Application of lapsed emergency legislation: The government continues to apply the lapsed Terrorist and Disruptive Activities (Prevention) Act (TADA) of 1987. TADA establishes in camera courts and authorizes the detention of persons in a “disturbed area” based on mere suspicion. For certain charges, detainees are presumed guilty until proven innocent. Further, in practice, TADA courts admit confessions extracted through torture.
Draconian legislation such as TADA facilitates abuse, by encouraging police torture, fabrication of evidence, and illegal and indefinite detention. We urge the government to end the use of emergency legislation, like TADA, and instead grant detainees fair and speedy trials.

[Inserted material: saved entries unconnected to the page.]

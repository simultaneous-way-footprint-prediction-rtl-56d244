// wf_update_ctrl: decides the WFT and RAS way-footprint updates.
//
// Runs in the cycle after a commit (upd_pulse), when c_1 is the fetch just
// committed and c_2 the fetch before it.  The way-footprint that c_1's fetch
// used is what should be predicted for the fetch after c_2, so:
//   WFT update when c_1.isCacheMiss (its footprint may have changed),
//   c_2.isBrMissPred (a different path may follow) or c_2.isBTBalloc (a new
//   BTB entry needs its footprint).  Address c_2.addr, footprint c_1.wf,
//   field "target" if c_2.isTaken else "fall-through".  wft_new_entry
//   (= c_2.isBTBalloc) lets the WFT reset the other field.
//   RAS update when c_2.isCall: the return address c_2.addr + 4 gets the
//   call's own footprint c_2.wf if the return address lies in the same cache
//   line as the call, otherwise all-way.
// Purely combinational.  Conditions and operands follow the document.
module wf_update_ctrl
  import wfp_pkg::*;
(
  input  logic       upd_pulse,
  input  logic       c_valid,
  input  wfq_entry_t c1,
  input  wfq_entry_t c2,
  output logic       wft_upd,
  output addr_t      wft_addr,
  output logic       wft_taken,
  output logic       wft_new_entry,
  output wf_t        wft_wf,
  output logic       ras_upd,
  output addr_t      ras_addr,
  output wf_t        ras_wf
);

  localparam int unsigned OFS_W = $clog2(LINE_BYTES);

  logic active;
  assign active = upd_pulse && c_valid;

  assign wft_upd       = active && (c1.is_cache_miss || c2.is_br_miss_pred || c2.is_btb_alloc);
  assign wft_addr      = c2.addr;
  assign wft_taken     = c2.is_taken;
  assign wft_new_entry = c2.is_btb_alloc;
  assign wft_wf        = c1.wf;

  assign ras_upd  = active && c2.is_call;
  assign ras_addr = c2.addr + addr_t'(INSTR_BYTES);
  // The call is on a line boundary when it is the last instruction of its line.
  assign ras_wf   = (c2.addr[OFS_W-1:0] == OFS_W'(LINE_BYTES - INSTR_BYTES)) ? WF_ALL : c2.wf;

endmodule
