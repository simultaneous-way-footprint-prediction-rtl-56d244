// tb_wf_update_ctrl: self-checking test of the WFT / RAS update decision.
// Random pairs of committed entries c_1, c_2 with every combination of
// flags; the expected decision is computed from the update rules:
// WFT write of c_1's footprint at c_2's address (target field if c_2 was
// taken) when c_1 missed or c_2 was mispredicted or newly allocated; RAS
// footprint update for a call in c_2, all-way when the call is the last
// instruction of its 32-byte line.
module tb_wf_update_ctrl;
  import wfp_pkg::*;

  logic       upd_pulse, c_valid;
  wfq_entry_t c1, c2;
  logic       wft_upd, wft_taken, wft_new_entry, ras_upd;
  addr_t      wft_addr, ras_addr;
  wf_t        wft_wf, ras_wf;

  wf_update_ctrl dut (.*);

  int checks = 0, failures = 0;
  logic clk = 1'b0;
  always #5 clk = ~clk;

  task automatic check(bit ok, string msg);
    checks++;
    if (!ok) begin failures++; $display("FAIL: %s", msg); end
  endtask

  initial begin
    repeat (100000) @(posedge clk);
    failures++;
    $display("FAIL: watchdog");
    $display("TB_RESULT checks=%0d failures=%0d", checks, failures);
    $finish;
  end

  initial begin
    int n_wft = 0, n_ras = 0, n_edge = 0;
    for (int n = 0; n < 4000; n++) begin
      bit exp_w, exp_r, last;
      upd_pulse = 1'($urandom_range(0, 3) != 0);
      c_valid   = 1'($urandom_range(0, 7) != 0);
      c1 = '{addr: addr_t'($urandom) & ~32'h3, wf: wf_t'($urandom_range(0, 4)),
             is_cache_miss: 1'($urandom), is_call: 1'($urandom), is_btb_alloc: 1'($urandom),
             is_br_miss_pred: 1'($urandom), is_taken: 1'($urandom)};
      c2 = '{addr: addr_t'($urandom) & ~32'h3, wf: wf_t'($urandom_range(0, 4)),
             is_cache_miss: 1'($urandom), is_call: 1'($urandom), is_btb_alloc: 1'($urandom),
             is_br_miss_pred: 1'($urandom), is_taken: 1'($urandom)};
      if ($urandom_range(0, 3) == 0) c2.addr[4:2] = 3'b111;     // call at a line end
      #1;
      exp_w = upd_pulse && c_valid && (c1.is_cache_miss || c2.is_br_miss_pred || c2.is_btb_alloc);
      exp_r = upd_pulse && c_valid && c2.is_call;
      last  = (c2.addr % 32) == 28;
      check(wft_upd == exp_w, "WFT update condition");
      if (exp_w) begin
        n_wft++;
        check(wft_addr == c2.addr && wft_wf == c1.wf && wft_taken == c2.is_taken
              && wft_new_entry == c2.is_btb_alloc, "WFT update operands");
      end
      check(ras_upd == exp_r, "RAS update condition");
      if (exp_r) begin
        n_ras++;
        if (last) n_edge++;
        check(ras_addr == c2.addr + 4, "RAS update address");
        check(ras_wf == (last ? WF_ALL : c2.wf), "RAS footprint (line boundary rule)");
      end
    end
    check(n_wft > 100 && n_ras > 100 && n_edge > 20, "all cases exercised");
    $display("TB_RESULT checks=%0d failures=%0d", checks, failures);
    $finish;
  end
endmodule
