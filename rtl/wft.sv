// wft: way-footprint table.
//
// Same number of ways and sets as the BTB, so that BTB entry (w, s) and WFT
// entry (w, s) belong to the same fetch address.  Each entry holds two
// way-footprints: the one for the branch target and the one for the
// fall-through address.  There is no tag: the BTB tag compare stands for it.
//
// Read (combinational): the set of the current fetch address is read in
// parallel with the BTB; once the BTB names the hit way (rd_way), the entry of
// that way is selected and, by the predicted direction rd_taken, one of its
// two fields is returned as rd_wf.
// Write (next clock edge): field "target" (wr_taken = 1) or "fall-through"
// (wr_taken = 0) of entry (wr_way, wr_set) takes wr_wf.  With wr_clear_other
// the other field is set to all-way: used when the entry has just been
// allocated for a new address, so that the previous owner's footprint is not
// reused (a choice of this design).
// Reset sets every field to all-way.
module wft
  import wfp_pkg::*;
#(
  parameter int unsigned SETS  = 512,
  parameter int unsigned WAYS  = 4,
  localparam int unsigned SET_W = $clog2(SETS),
  localparam int unsigned WAY_W = (WAYS > 1) ? $clog2(WAYS) : 1
) (
  input  logic             clk,
  input  logic             rst_n,
  input  logic [SET_W-1:0] rd_set,
  input  logic [WAY_W-1:0] rd_way,
  input  logic             rd_taken,
  output wf_t              rd_wf,
  input  logic             we,
  input  logic [SET_W-1:0] wr_set,
  input  logic [WAY_W-1:0] wr_way,
  input  logic             wr_taken,
  input  logic             wr_clear_other,
  input  wf_t              wr_wf
);

  wf_t tgt_wf_q [SETS][WAYS];
  wf_t ft_wf_q  [SETS][WAYS];

  always_comb begin
    rd_wf = rd_taken ? tgt_wf_q[rd_set][rd_way] : ft_wf_q[rd_set][rd_way];
    if (!wf_is_one_way(rd_wf)) rd_wf = WF_ALL;
  end

  always_ff @(posedge clk or negedge rst_n) begin
    if (!rst_n) begin
      for (int s = 0; s < SETS; s++) begin
        for (int w = 0; w < WAYS; w++) begin
          tgt_wf_q[s][w] <= WF_ALL;
          ft_wf_q[s][w]  <= WF_ALL;
        end
      end
    end else if (we) begin
      if (wr_taken) begin
        tgt_wf_q[wr_set][wr_way] <= wr_wf;
        if (wr_clear_other) ft_wf_q[wr_set][wr_way] <= WF_ALL;
      end else begin
        ft_wf_q[wr_set][wr_way] <= wr_wf;
        if (wr_clear_other) tgt_wf_q[wr_set][wr_way] <= WF_ALL;
      end
    end
  end

endmodule
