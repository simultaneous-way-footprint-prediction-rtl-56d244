// tb_wft: self-checking test of the way-footprint table.
// Checks the all-way reset value, field selection by direction, the
// "clear the other field" write, and then compares random reads against a
// reference array over random writes on a 8-set, 4-way table.
module tb_wft;
  import wfp_pkg::*;

  localparam int unsigned SETS = 8, WAYS = 4;

  logic clk = 1'b0, rst_n = 1'b0;
  always #5 clk = ~clk;

  logic [2:0] rd_set, wr_set;
  logic [1:0] rd_way, wr_way;
  logic       rd_taken, we, wr_taken, wr_clear_other;
  wf_t        rd_wf, wr_wf;

  wft #(.SETS(SETS), .WAYS(WAYS)) dut (.*);

  int checks = 0, failures = 0;
  task automatic check(bit ok, string msg);
    checks++;
    if (!ok) begin failures++; $display("FAIL: %s", msg); end
  endtask

  initial begin
    repeat (5000) @(posedge clk);
    failures++;
    $display("FAIL: watchdog");
    $display("TB_RESULT checks=%0d failures=%0d", checks, failures);
    $finish;
  end

  wf_t ref_t_q [SETS][WAYS];
  wf_t ref_f_q [SETS][WAYS];

  task automatic write(int s, int w, bit tk, bit clr, wf_t v);
    @(negedge clk);
    wr_set = 3'(s); wr_way = 2'(w); wr_taken = tk; wr_clear_other = clr; wr_wf = v; we = 1;
    @(posedge clk); #1 we = 0;
    if (tk) begin ref_t_q[s][w] = v; if (clr) ref_f_q[s][w] = WF_ALL; end
    else    begin ref_f_q[s][w] = v; if (clr) ref_t_q[s][w] = WF_ALL; end
  endtask

  task automatic read(int s, int w, bit tk);
    wf_t exp;
    @(negedge clk);
    rd_set = 3'(s); rd_way = 2'(w); rd_taken = tk;
    #1;
    exp = tk ? ref_t_q[s][w] : ref_f_q[s][w];
    check(rd_wf == exp, $sformatf("read (%0d,%0d,%0d) = %0d exp %0d", w, s, tk, rd_wf, exp));
  endtask

  initial begin
    we = 0; rd_set = 0; rd_way = 0; rd_taken = 0; wr_set = 0; wr_way = 0;
    wr_taken = 0; wr_clear_other = 0; wr_wf = '0;
    for (int s = 0; s < SETS; s++) for (int w = 0; w < WAYS; w++) begin
      ref_t_q[s][w] = WF_ALL; ref_f_q[s][w] = WF_ALL;
    end
    repeat (2) @(posedge clk);
    rst_n = 1;
    for (int s = 0; s < SETS; s++) for (int w = 0; w < WAYS; w++) begin
      read(s, w, 0); read(s, w, 1);
    end
    write(3, 2, 1, 0, wf_t'(1));
    read(3, 2, 1); read(3, 2, 0);
    check(ref_t_q[3][2] == 1 && ref_f_q[3][2] == WF_ALL, "reference after first write");
    write(3, 2, 0, 0, wf_t'(3));
    read(3, 2, 1); read(3, 2, 0);
    write(3, 2, 0, 1, wf_t'(0));               // new entry: target field cleared
    read(3, 2, 1); read(3, 2, 0);
    check(rd_wf == wf_t'(0), "fall-through written");
    for (int n = 0; n < 1000; n++) begin
      if ($urandom_range(0, 1))
        write($urandom_range(0, SETS-1), $urandom_range(0, WAYS-1), 1'($urandom_range(0, 1)),
              1'($urandom_range(0, 3) == 0), wf_t'($urandom_range(0, IC_WAYS)));
      else
        read($urandom_range(0, SETS-1), $urandom_range(0, WAYS-1), 1'($urandom_range(0, 1)));
    end
    $display("TB_RESULT checks=%0d failures=%0d", checks, failures);
    $finish;
  end
endmodule
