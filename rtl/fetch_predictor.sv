// fetch_predictor: next-fetch-address and way-footprint prediction.
//
// The branch predictor (BTB, direction predictor, return address stack) is
// extended so that, from the current fetch address alone, it predicts both
// the next fetch address and the way-footprint of that next fetch:
//   BTB miss              next = pc + 4,     footprint all-way
//   hit, conditional      direction from the BDP; next = target or pc + 4,
//                         footprint = WFT target / fall-through field
//   hit, jump or call     next = target, WFT target field (a call also
//                         pushes pc + 4 on the RAS)
//   hit, return           next and footprint from the RAS top (popped)
//   hit, other (AFA)      next = stored target (= pc + 4), WFT fall-through
// The BTB and the WFT are read in parallel with the same set index; the BTB
// hit way selects the WFT entry.  Lookup is combinational; `advance` (the
// fetch of lk_pc is really done this cycle) commits the RAS push/pop and the
// BTB LRU update.
//
// Commit side (cm, same cycle as the back end reports it): the BTB is probed
// for cm.pc; a missing instruction is allocated per `policy`
// (btb_alloc_policy) with target = actual target if taken, else pc + 4; a
// hit on a taken branch refreshes the target.  Conditional branches that
// have (or now get) a BTB entry train the BDP and its history.  A misprediction restores the RAS pointer.  cm_btb_alloc goes to
// the way-footprint queue as isBTBalloc.
// Update side (from wf_update_ctrl): the WFT entry of wft_addr is located by
// a second BTB probe and written; the RAS footprint update is passed on.
module fetch_predictor
  import wfp_pkg::*;
#(
  parameter int unsigned BTB_ENTRIES = 2048,
  parameter int unsigned BTB_WAYS    = 4,
  parameter int unsigned RAS_DEPTH   = 32,
  parameter int unsigned BIM_ENTRIES = 4096,
  parameter int unsigned CHO_ENTRIES = 4096,
  parameter int unsigned HIST_W      = 12
) (
  input  logic          clk,
  input  logic          rst_n,
  input  alloc_policy_e policy,
  // prediction
  input  addr_t         lk_pc,
  input  logic          advance,
  output addr_t         pred_pc,
  output wf_t           pred_wf,
  output logic          pred_btb_hit,
  output logic          pred_from_ras,
  // commit
  input  commit_t       cm,
  output logic          cm_btb_alloc,
  // way-footprint updates
  input  logic          wft_upd,
  input  addr_t         wft_addr,
  input  logic          wft_taken,
  input  logic          wft_new_entry,
  input  wf_t           wft_wf,
  output logic          wft_written,
  input  logic          ras_upd,
  input  addr_t         ras_addr,
  input  wf_t           ras_wf
);

  localparam int unsigned SETS  = BTB_ENTRIES / BTB_WAYS;
  localparam int unsigned SET_W = $clog2(SETS);
  localparam int unsigned WAY_W = (BTB_WAYS > 1) ? $clog2(BTB_WAYS) : 1;

  // ---------------- BTB ----------------
  logic             lk_hit;
  logic [WAY_W-1:0] lk_way;
  addr_t            lk_target;
  br_kind_e         lk_kind;
  addr_t            pr_pc  [2];
  logic             pr_hit [2];
  logic [WAY_W-1:0] pr_way [2];
  logic             btb_alloc, btb_update;
  logic [WAY_W-1:0] alloc_way;

  assign pr_pc[0] = cm.pc;
  assign pr_pc[1] = wft_addr;

  btb #(.ENTRIES(BTB_ENTRIES), .WAYS(BTB_WAYS), .NPROBE(2)) u_btb (
    .clk, .rst_n,
    .lk_pc(lk_pc), .lk_touch(advance), .lk_hit, .lk_way, .lk_target, .lk_kind,
    .pr_pc, .pr_hit, .pr_way,
    .wr_alloc(btb_alloc), .wr_update(btb_update), .wr_way(pr_way[0]),
    .wr_pc(cm.pc),
    .wr_target(cm.taken ? cm.next_pc : cm.pc + addr_t'(INSTR_BYTES)),
    .wr_kind(cm.kind), .alloc_way
  );

  btb_alloc_policy u_policy (
    .policy, .valid(cm.valid), .btb_hit(pr_hit[0]), .kind(cm.kind),
    .taken(cm.taken), .alloc(btb_alloc)
  );

  assign cm_btb_alloc = btb_alloc;
  assign btb_update   = cm.valid && pr_hit[0] && cm.taken && cm.kind != K_RET;

  // ---------------- BDP ----------------
  logic bdp_taken;
  bdp #(.BIM_ENTRIES(BIM_ENTRIES), .CHO_ENTRIES(CHO_ENTRIES), .HIST_W(HIST_W)) u_bdp (
    .clk, .rst_n, .pc(lk_pc), .pred_taken(bdp_taken),
    .upd_valid(cm.valid && cm.kind == K_COND && (pr_hit[0] || btb_alloc)),
    .upd_pc(cm.pc), .upd_taken(cm.taken)
  );

  // ---------------- WFT ----------------
  logic use_target;
  wf_t  wft_rd;
  assign wft_written = wft_upd && pr_hit[1];

  wft #(.SETS(SETS), .WAYS(BTB_WAYS)) u_wft (
    .clk, .rst_n,
    .rd_set(lk_pc[2 +: SET_W]), .rd_way(lk_way), .rd_taken(use_target), .rd_wf(wft_rd),
    .we(wft_written), .wr_set(wft_addr[2 +: SET_W]), .wr_way(pr_way[1]),
    .wr_taken(wft_taken), .wr_clear_other(wft_new_entry), .wr_wf(wft_wf)
  );

  // ---------------- RAS ----------------
  addr_t ras_top;
  wf_t   ras_top_wf;
  ras #(.DEPTH(RAS_DEPTH)) u_ras (
    .clk, .rst_n,
    .push(advance && lk_hit && lk_kind == K_CALL), .push_addr(lk_pc + addr_t'(INSTR_BYTES)),
    .pop(advance && lk_hit && lk_kind == K_RET),
    .top_addr(ras_top), .top_wf(ras_top_wf),
    .upd_valid(ras_upd), .upd_addr(ras_addr), .upd_wf(ras_wf),
    .cm_push(cm.valid && cm.kind == K_CALL), .cm_pop(cm.valid && cm.kind == K_RET),
    .cm_ret_addr(cm.pc + addr_t'(INSTR_BYTES)),
    .recover(cm.valid && cm.miss_pred)
  );

  // ---------------- next fetch ----------------
  // Direction: decides target or fall-through (and which WFT field).
  always_comb begin
    use_target    = 1'b0;
    pred_from_ras = 1'b0;
    if (lk_hit) begin
      unique case (lk_kind)
        K_COND:         use_target = bdp_taken;
        K_JUMP, K_CALL: use_target = 1'b1;
        K_RET:          pred_from_ras = 1'b1;
        default:        use_target = 1'b0;
      endcase
    end
  end

  always_comb begin
    pred_pc = lk_pc + addr_t'(INSTR_BYTES);
    pred_wf = WF_ALL;
    if (lk_hit) begin
      if (pred_from_ras) begin
        pred_pc = ras_top;
        pred_wf = ras_top_wf;
      end else begin
        pred_pc = (use_target || lk_kind == K_OTHER) ? lk_target : lk_pc + addr_t'(INSTR_BYTES);
        pred_wf = wft_rd;
      end
    end
    pred_btb_hit = lk_hit;
  end

endmodule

Charging KPS Gill in the murder of human rights defender Jaswant Singh Khalra: In February 2005 at Mr. Khalra's murder trial, Special Police Officer (SPO) Kuldip Singh testified that then Director General of Police (DGP) KPS Gill personally interrogated Mr. Khalra at the house of then Senior Superintendent of Police (SSP) Ajit Sandhu. SPO Kuldip Singh had been assigned to guard Khalra during his detention at Jhabal police station, and was also present at Sandhu's house. DGP Gill came to interrogate Mr. Khalra for about half an hour. When Mr. Khalra was subsequently returned to Jhabal police station, one officer told Mr. Khalra that if he had followed DGP Gill's instructions, he could have saved his life. Despite SPO Kuldip Singh's testimony, the prosecution has refused to investigate, charge, or prosecute DGP Gill.
On November 18, 2005, an additional sessions judge convicted two police officers of murdering Mr. Khalra, and four officers of abducting him with intent to murder. However, eyewitnesses recently reported that two of the convicted officers are free, instead of beginning their jail sentences.
We urge you to call for the summoning and charging of KPS Gill in the case of the murder of Jaswant Singh Khalra. Additionally, the convicted police officers must be put behind bars to serve out their sentences. Such blatant impunity must end.
The inquiry report on the extrajudicial execution of Jathedar Gurdev Singh Kaonke: Jathedar Gurdev Singh Kaonke has been missing since his alleged escape from authorities in January 1993. In May 1998, the Committee for Coordination on Disappearances in Punjab (CCDP) investigated Gurdev Singh Kaonke's disappearance. According to the CCDP's investigation, Mr. Kaonke was arrested from his home in Punjab's Ludhiana district on December 25, 1992. After his arrest, the police severely tortured him, first at Sadar police station in the Jagraon subdivision of Ludhiana and then at the Criminal Investigation Agency interrogation center from December 25, 1992 to January 1, 1993. The police tortured Mr. Kaonke to death on January 1, 1993.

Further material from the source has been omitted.